Looking outside of true observational designs to studies which are non-randomised but incorporate an experimental element to them, we find a number of 'open-label' trials, some aiming to assess longer-term outcomes and others aiming to assess effectiveness in a more naturalistic setting. These studies are not observational, although many claim to be. They are experimental in that patients have been selected for inclusion into the trial and administered the trial treatment. Given that these studies are not governed by any consensus guidelines on reporting or quality control, the potential for risk of error or bias is high and the results should be interpreted with caution. Included in these designs are 'open-label' extension studies. Patients represent a highly select group that have not only been selected on the basis of the original RCT, but are also those who have completed the randomized element to the trial and agreed to participate in the extension study. Such selection processes not only introduces significant bias, but also lowers even further the generalisability of the results to a wider population. In such studies the use of inferential statistics to allow for the possibility of sampling or random error to be the reason for the observed difference is crucial. However, in most extension studies assessing effectiveness in psoriasis or psoriatic arthritis no such inferential statistics have been carried out[6264]. Also included are 'open-label' studies which adopt a non-randomised approach from the start of the study. Again these studies should be interpreted with caution for two main reasons; first, treatment is experimental and has therefore been selected by an investigator not independent from the study and second, the patient will know which treatment they are being given. Both actions will introduce inadvertent bias into the outcome assessment. Furthermore it is essential that such studies conform to the same rigorous methods expected of true observational studies in that the bias created from non-randomisation should be defined, explored and adjusted for. Currently, apart from one 'open-label' phase IV study assessing health economic outcomes which does account for confounding[34], most of the others don't[29, 36, 41].

Conclusion

There is a clear need for well designed, large-scale, prospective observational studies in the field of psoriasis and psoriatic arthritis particularly to assess the impact of traditional and biological agents on economic and patient-reported outcomes and the factors that influence them, such as resistance and adherence, in a real world environment.

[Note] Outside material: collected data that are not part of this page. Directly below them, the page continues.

// tb_bimodal_counter: exhaustive check of the bimodal predictor next-state
// logic against the state diagram (SNT, WNT, WT, ST; WT/NT -> SNT and
// WNT/T -> ST are the only direction changes).
module tb_bimodal_counter;
  import btb_pkg::*;
  bp_state_t state, next_state;
  logic taken, pred_taken, dir_changed;
  int checks = 0, failures = 0;

  bimodal_counter dut (.state, .taken, .next_state, .pred_taken, .dir_changed);

  // expected next state, predicted direction, direction change, per {state, taken}
  // state encoding: 0 SNT, 1 WNT, 2 WT, 3 ST
  int exp_next [8] = '{0, 1, 0, 3, 0, 3, 2, 3};
  int exp_pred [8] = '{0, 0, 0, 0, 1, 1, 1, 1};
  int exp_chg  [8] = '{0, 0, 0, 1, 1, 0, 0, 0};

  initial begin
    #100000;
    failures++;
    $display("watchdog expired");
    $display("TB_RESULT checks=%0d failures=%0d", checks, failures);
    $finish;
  end

  initial begin
    for (int i = 0; i < 8; i++) begin
      state = bp_state_t'(i >> 1);
      taken = i[0];
      #1;
      checks += 3;
      if (int'(next_state) != exp_next[i]) begin failures++; $display("FAIL next s=%0d t=%0d", i>>1, i&1); end
      if (int'(pred_taken) != exp_pred[i]) begin failures++; $display("FAIL pred s=%0d", i>>1); end
      if (int'(dir_changed) != exp_chg[i]) begin failures++; $display("FAIL chg s=%0d t=%0d", i>>1, i&1); end
    end
    $display("TB_RESULT checks=%0d failures=%0d", checks, failures);
    $finish;
  end
endmodule
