// btb_pkg: shared types and constants for the drowsy BTB with next-entry
// pre-activation.
//
// The BTB is 512 entries, 4-way set associative, with a 2-bit bimodal
// direction predictor held in every entry. A BTB "location" is the flat entry
// index {set, way}; the Next BTB Entry Table (NBET) stores such locations.
//
// The predictor states and their transitions follow the document's state
// diagram: a taken branch enters the BTB weakly taken, a strong state steps to
// its weak neighbour on a mispredict, and a weak state that mispredicts jumps
// to the strong state of the other direction (WT -> SNT, WNT -> ST). The state
// encoding is this design's own choice; its top bit is the predicted direction.
package btb_pkg;

  // Document defaults (Table 1 and Section 4.3).
  localparam int unsigned BTB_ENTRIES_DEF    = 512;
  localparam int unsigned BTB_WAYS_DEF       = 4;
  localparam int unsigned DECAY_INTERVAL_DEF = 128;
  // Own choices: address width and local decay counter width.
  localparam int unsigned ADDR_W_DEF         = 32;
  localparam int unsigned LOCAL_BITS_DEF     = 2;

  typedef enum logic [1:0] {
    BP_SNT = 2'b00,  // strongly not taken
    BP_WNT = 2'b01,  // weakly not taken
    BP_WT  = 2'b10,  // weakly taken (state of a newly allocated branch)
    BP_ST  = 2'b11   // strongly taken
  } bp_state_t;

  // Predicted direction of a state.
  function automatic logic bp_pred(input bp_state_t s);
    return s[1];
  endfunction

  // Next state after a resolved branch.
  function automatic bp_state_t bp_next(input bp_state_t s, input logic taken);
    bp_state_t n;
    unique case (s)
      BP_ST:   n = taken ? BP_ST  : BP_WT;
      BP_WT:   n = taken ? BP_ST  : BP_SNT;
      BP_WNT:  n = taken ? BP_ST  : BP_SNT;
      BP_SNT:  n = taken ? BP_WNT : BP_SNT;
      default: n = BP_WT;
    endcase
    return n;
  endfunction

  // Event strobes brought out of the top for observation (one cycle each).
  typedef struct packed {
    logic lookup_hit;     // BTB hit on an entry in normal mode
    logic wake_stall;     // BTB hit on a drowsy entry: one-cycle wake-up
    logic alloc;          // new branch allocated in the BTB
    logic dir_change;     // resolved branch changed its predicted direction
    logic nbet_write;     // NBET field of the previous branch written
    logic nbet_lookup;    // NBET read for the entry hit in the previous cycle
    logic preact;         // pre-activation register holds a valid location
    logic preact_wake;    // pre-activation woke a drowsy entry
    logic deact;          // at least one entry put into drowsy mode
    logic deact_gated;    // the Location Register entry was kept awake
    logic decay_tick;     // global decay interval reached
  } btb_events_t;

endpackage
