// deact_gate: keeps the most recently resolved BTB entry awake.
//
// The Location Register (LR) holds the location of the last branch found in
// the BTB, whose NBET field is written only when the next branch resolves.
// If a long basic block follows, the decay policy could put that entry (and
// its NBET entry) to sleep first. This block decodes LR and masks the
// deactivation signal of that one entry; all other deactivation signals pass
// unchanged. Combinational. The masking function is the document's; masking
// only while LR holds a location (lr_valid) is an own choice.
module deact_gate #(
  parameter int unsigned ENTRIES = btb_pkg::BTB_ENTRIES_DEF,
  localparam int unsigned IDX_W  = $clog2(ENTRIES)
) (
  input  logic [ENTRIES-1:0] deact_in,
  input  logic               lr_valid,
  input  logic [IDX_W-1:0]   lr,
  output logic [ENTRIES-1:0] deact_out,
  output logic               gated
);
  logic [ENTRIES-1:0] lr_dec;
  always_comb begin
    lr_dec = '0;
    if (lr_valid) lr_dec[lr] = 1'b1;
    deact_out = deact_in & ~lr_dec;
    gated     = |(deact_in & lr_dec);
  end
endmodule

Several population-based registries are currently being set up for both psoriasis and psoriatic arthritis[58, 6567]. However, while such registries will no doubt provide invaluable evidence on the long-term risks and benefits of new and old treatments, they fall short of providing adequate information on health economic outcomes. The recommended core datasets for registries include effectiveness measures[58, 67], HRQOL measures[67], but no patient utilities and insufficient information with which to measure health care resources or work productivity. Future observational studies measuring such outcomes would be a welcome addition to the scientific literature in this area and would provide invaluable information to patients, clinicians and policy makers.